Boeing and Japan Airlines Flight Demonstration of Second-Generation Biofuel Planned
SEATTLE, June 23, 2008 -- Boeing [NYSE: BA] and Japan Airlines (JAL) will make a significant contribution to the search for a viable, sustainable, second-generation biofuel for commercial use by the aviation industry. With the close cooperation of Pratt & Whitney, the airline will conduct a demonstration flight to accelerate current research and development into the creation of a second-generation biofuel.
A second-generation biofuel will be blended with jet fuel and tested in one of the four engines of a JAL Boeing 747-300 aircraft equipped with Pratt & Whitney JT9D engines. The biofuel to be used has not yet been decided. JAL will provide the airplane and staff for the short, approximately one-hour, demonstration flight out of an airport in Japan scheduled by March 31, 2009. The flight will be the first biofuel demonstration by an Asian carrier and the first using Pratt & Whitney engines.
Boeing, JAL and Pratt & Whitney have specifically opted to use a second-generation biofuel that is exponentially more efficient and sustainable energy than first-generation counterparts. Second-generation biofuels do not compete with natural food or water resources and do not contribute to deforestation practices. First-generation biofuel sources, such as corn and soybean derivatives, typically require large areas of landmass and are food crops predominately grown for human consumption.

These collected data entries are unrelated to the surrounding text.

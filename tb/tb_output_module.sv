// tb_output_module: loads a random 32x2 weight matrix and bias, sends
// 12 random hidden-state vectors (more than fit in the output buffer at
// once is not needed; the consumer pops after a delay) and compares each
// result with sat((sum h*W + (b << W_FL)) >>> W_FL). Also checks that a
// result is written HID+3 cycles (counted inclusively) after the vector
// is taken, and that y_push pulses once per result.
module tb_output_module;
  import mgu_pkg::*;
  localparam int N = 32, O = 2, WFL = 12, NV = 12;
  logic clk = 0, rst_n = 0;
  always #5 clk = ~clk;
  logic h_valid = 0, h_ready; data_t [N-1:0] h_vec = '0;
  logic y_valid, y_pop = 0, y_push; data_t [O-1:0] y_vec;
  logic wr_en = 0; logic [7:0] wr_row = 0, wr_col = 0; data_t wr_data = 0;
  output_module #(.HID(N), .OUT_DIM(O)) dut (.*);
  int checks = 0, failures = 0;
  initial begin
    repeat (50000) @(posedge clk);
    failures++; $display("TB_RESULT checks=%0d failures=%0d", checks, failures); $finish;
  end
  function automatic int sat(longint v);
    return (v > 32767) ? 32767 : (v < -32768) ? -32768 : int'(v);
  endfunction
  int w[N+1][O];
  int hs[NV][N];
  int cyc = 0, t_take = 0, n_push = 0;
  always @(negedge clk) begin
    cyc++;
    if (h_valid && h_ready) t_take = cyc;
    if (y_push) begin
      n_push++;
      checks++;
      if (cyc - t_take != N + 3) begin failures++; $display("FAIL latency %0d", cyc - t_take); end
    end
  end
  initial begin
    repeat (3) @(posedge clk);
    @(negedge clk) rst_n = 1;
    for (int r = 0; r <= N; r++) for (int l = 0; l < O; l++) begin
      w[r][l] = int'($urandom_range(8000)) - 4000;
      @(negedge clk); wr_en = 1; wr_row = 8'(r); wr_col = 8'(l); wr_data = data_t'(w[r][l]);
    end
    @(negedge clk); wr_en = 0;
    for (int v = 0; v < NV; v++) for (int k = 0; k < N; k++) hs[v][k] = int'($urandom_range(2048)) - 1024;
    fork
      for (int v = 0; v < NV; v++) begin
        @(negedge clk);
        for (int k = 0; k < N; k++) h_vec[k] = data_t'(hs[v][k]);
        h_valid = 1;
        while (!h_ready) @(negedge clk);
        @(negedge clk); h_valid = 0;
      end
      begin
        repeat (200) @(negedge clk);
        for (int v = 0; v < NV; v++) begin
          while (!y_valid) @(negedge clk);
          for (int l = 0; l < O; l++) begin
            longint a;
            a = longint'(w[N][l]) <<< WFL;
            for (int k = 0; k < N; k++) a += longint'(hs[v][k]) * w[k][l];
            checks++;
            if (int'($signed(y_vec[l])) != sat(a >>> WFL)) begin
              failures++; $display("FAIL v%0d y[%0d]=%0d exp %0d", v, l, $signed(y_vec[l]), sat(a >>> WFL));
            end
          end
          y_pop = 1; @(negedge clk); y_pop = 0;
        end
      end
    join
    checks++;
    if (n_push != NV) failures++;
    $display("TB_RESULT checks=%0d failures=%0d", checks, failures);
    $finish;
  end
endmodule
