* The fb Decision and the UD module are enabled by the incoming request. They
  reset together as soon as the state machine drops it.
* The lb Decision is enabled by the multiplexor's `Ack`. Its acknowledge to
  the state machine therefore stays up until the multiplexor has finished
  its own cycle, even after the link requests below it have fallen.

This second group is what makes the loop safe. Without it, the FIFO could
offer the next byte while the multiplexor's `Ack` from the previous byte is
still high, and that next byte would be acknowledged without ever being
loaded.

### Arbiter

The arbiter has two layers:

* `arbiter_circuit` is a two-way mutual exclusion element with a global
  reset.
* `arbiter_module` adds the Engage and Release links on top of it.

The arbiter module locks a port's grant through a feedback path: the
request into the mutex is `eng OR (grant AND NOT rel)`. The mutex does not
grant the other port until the first port's request/acknowledge cycle is
complete, and that includes the Release handshake returning to zero. By
then the releasing port's select (`c0` or `c1`) has fallen, so the two
selects at the multiplexor stay dual-rail. In the original circuit, ties are
resolved by a cross-coupled flip-flop and a metastability filter. Here a tie
is resolved in one cycle, in favour of the side that did not win the last
tie.

### Why at least two bytes

On a one-byte packet, the Engage request of link 1 is still high while
link 3 asks for the Release, because the wired Sequence module keeps
earlier links' requests up. The arbiter never lets go, and the router
deadlocks, as the original does. `fsm` carries an assertion that flags such
a packet.

## Timing of the emulation

A long packet streamed from one input to a free output, with the consumer
always ready, moves **8 cycles per byte**. The cycle of one byte is:

| cycle | what happens |
|-------|--------------|
| 0 | the FIFO head raises its request |
| 1 | S\* moves to link 2; `ru`, `c0` rise |
| 2 | the multiplexor's `x0`/`LOAD0` rise |
| 3 | `DONE` and `Ack` rise; the acknowledge reaches the FIFO head |
| 4 | the head drops its request |
| 5 | S\* clears; `ru` and `c0` fall; the head starts loading the next byte |
| 6 | the multiplexor's `x0` falls; the head's `DONE` rises |
| 7 | the multiplexor's `DONE` and `Ack` fall; the acknowledges fall |
| 8 | the head offers the next byte |

Other timings:

* An empty FIFO adds 3 cycles per stage.
* A first byte adds one cycle at the arbiter.

The original chip was measured between 4.76 and 10.9 million bytes per
second (5.96 on average), with about 1 µs latency. Those figures depend on
gate delays in silicon and have no cycle equivalent here.

## Where this RTL departs from the original, or fills gaps

* **The clock.** There is one clock, and each state-holding node is a
  flip-flop. The original has no clock. Its delay registers are matched
  delays; here each is one cycle.
* **Reset.** All state has an asynchronous active-low reset `rst_n`. The
  original describes a global reset only for the arbiter.
* **FIFO depth.** `DEPTH` = 4 is a choice; the original depth is not known
  here.
* **Gate-level details** were inferred where only the behaviour is known:
  * the second inputs of the register module's C-elements;
  * the multiplexor's `ack` equation;
  * the S\* link-2 request taken from the delay register output;
  * the feedback of the slave register (fb′ ← `lb`, dir′ ← `dir`);
  * the qualification of the UD module's acknowledges by each side's own
    request;
  * the Engage/Release equations of the arbiter module, including the wait
    for the Release handshake to complete.
* **The Decision module inside the state machine is static logic**, not a
  domino gate. A domino version enabled by its own request would drop its
  acknowledge too early (see *Domino gates*).
* **Domino gates** are modelled by their logical behaviour (evaluate while
  enabled, stay high once high). Their charge-sharing and precharge
  electrical rules do not apply.
* **Not modelled:** the pseudo-static pass-transistor register cells, the
  transistor sizing, the arbiter's threshold detector and the
  collapsing of gates across module boundaries that the original used for
  speed. These are circuit-level matters with no logic of their own.

## Files

| file | contents |
|------|----------|
| `rtl/router_pkg.sv` | byte width, `flit_t`, port enum |
| `rtl/router_2x2.sv` | top level |
| `rtl/fifo.sv`, `rtl/reg_stage.sv` | input queue and register module |
| `rtl/mux_stage.sv` | output multiplexor module |
| `rtl/system_controller.sv` | one fsm + one ds |
| `rtl/fsm.sv`, `rtl/s_star.sv` | per-input state machine, S\* pulse/sequence module |
| `rtl/ds.sv` | per-output distributed control structure |
| `rtl/decision.sv`, `rtl/ud_module.sv` | D and UD control modules |
| `rtl/arbiter_module.sv`, `rtl/arbiter_circuit.sv` | Engage/Release arbiter and mutex |
| `rtl/c_element.sv`, `rtl/domino_gate.sv` | primitives |
| `tb/tb_<module>.sv` | one self-checking testbench per module |

## Simulating

Every testbench prints `TB_RESULT checks=N failures=M` and stops. Each has a
watchdog. With Verilator 5:

```
verilator --binary --timing --assert rtl/router_pkg.sv rtl/*.sv \
          tb/tb_router_2x2.sv --top-module tb_router_2x2 -o tb_router
./obj_dir/tb_router
```

Replace the testbench file and the top-module name to run another one.
`tb_router_2x2` runs the router at its default size. It does three things:

* **Random phase.** It sends 400 random packets from each input. Each
  packet is 2–9 bytes long and carries its source, destination and a serial
  number in the first byte. The test stalls the outputs for long stretches
  so that the queues fill.
* **Packet checks.** It cuts each output stream into packets at `lb` and
  compares each packet with the next one expected from its source.
* **Mechanism and timing checks.** It counts how often each mechanism
  happened and fails if one never did. The mechanisms are straight and
  crossing packets, engage, release, arbiter contention, both outputs busy,
  output stall and full FIFO. It then streams a 40-byte packet and checks
  the 8 cycles per byte worked out above.

`tb_router_workloads` measures the router's timing. It checks three things:

* A first byte entering an empty router reaches the output after 17 cycles.
* Two streams on different outputs each keep 8 cycles per byte.
* When both inputs send back-to-back packets to the same output, the output
  changes hands at every packet boundary and no packet is damaged.

Every module also has its own testbench, run the same way.

The assertions inside the RTL are part of the checking. They cover
request/data stability on a register's input link, dual-rail selects, mutual
exclusion in the arbiter, and the two-byte minimum. Keep `--assert` on.

## How far to trust it

* **Checked by the testbenches:**
  * The router delivers every packet intact and in order per
    source/destination pair.
  * It never interleaves packets at an output.
  * It keeps the handshakes and the assertions above under heavy random
    contention and backpressure.
  * The register, FIFO, multiplexor, S\* and arbiter timings stated above
    hold.
* **Not checked:** the behaviour of the original silicon under real delays.
  Because the control is speed-independent, the emulation should follow the
  same order of events. Timing figures in seconds cannot be derived from it.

Second-generation biofuels avoid the situation in which a food and fuel directly compete for the same natural resources.
The JAL flight demonstration will contribute significantly to current research and development into the creation of a second-generation biofuel tailored to the specifications of existing modern jet aircraft and engines. The goal is to find an alternative fuel that will help reduce the impact of carbon dioxide emissions (CO2) generated by the aviation industry, while also reducing the industry's reliance on traditional petroleum-based fuels.
At an event held in Tokyo to announce the planned biofuel demonstration flight, JAL Group President and CEO Haruka Nishimatsu said, "Our participation in the search for a viable second-generation biofuel is a clear signal to everyone of our strong commitment to increasing the environmental sustainability of the JAL Group and the airline industry.
"For more than 15 years, our airline has been implementing a variety of measures designed to reduce and offset the impact our business activities have on the environment. Not only are we endeavouring to reduce our own footprint on the environment," he added, "but we are throwing our support and resources behind projects such as this, which will help in the wider battle against climate change and global warming."
"Supporting Japan Airlines in this biofuel trial makes both economic and environmental sense," said Boeing Japan President Nicole Piasecki. "Boeing salutes Japan Airlines' ongoing efforts to demonstrate the highest levels of environmental commitment through innovation and continuous technological improvement. Together with Pratt & Whitney, we have an opportunity to write a new chapter in our relationship, one that will help pioneer new and sustainable biofuel solutions for the good of the entire commercial aviation industry."
"We are proud to partner with Boeing and our long-time customer Japan Airlines to demonstrate the performance, safety and viability of second generation biofuels as part of our ongoing commitment to the environment," said Todd Kallman, president, Pratt & Whitney Commercial Engines. "Pratt & Whitney is aggressively researching and testing alternative fuels for the aviation industry in an effort to reduce greenhouse gas emissions, improve engine efficiency and reduce airline operating costs. We look forward to working closely with JAL and Boeing as we continue this research."
The highest levels of safety will be adhered to throughout the whole biofuel flight demonstration process. Boeing will conduct a preliminary biofuel screening evaluation after which the best performing biofuel will be selected by the end of August 2008. The biofuel will be used in only one of the four engines of the Boeing 747-300 airplane operated by JAL.
The JAL Group has been conducting a variety of measures that are helping to reduce its environmental footprint. It is targeting a 20 percent cut in the CO2 emissions per ATK of its fleet by 2010, compared to 1990 levels. It has already achieved nearly 16 percent reduction since 1990. Fleet renewal through the introduction of more fuel efficient aircraft has been indispensable to the airline group achieving these CO2 emission cuts. Almost 30 percent of the aircraft in the JAL fleet have been delivered in the past five years as it has retired 90 older models. The airline still has outstanding orders for more than 80 new airplanes, including the super-advanced Boeing 787 Dreamliner.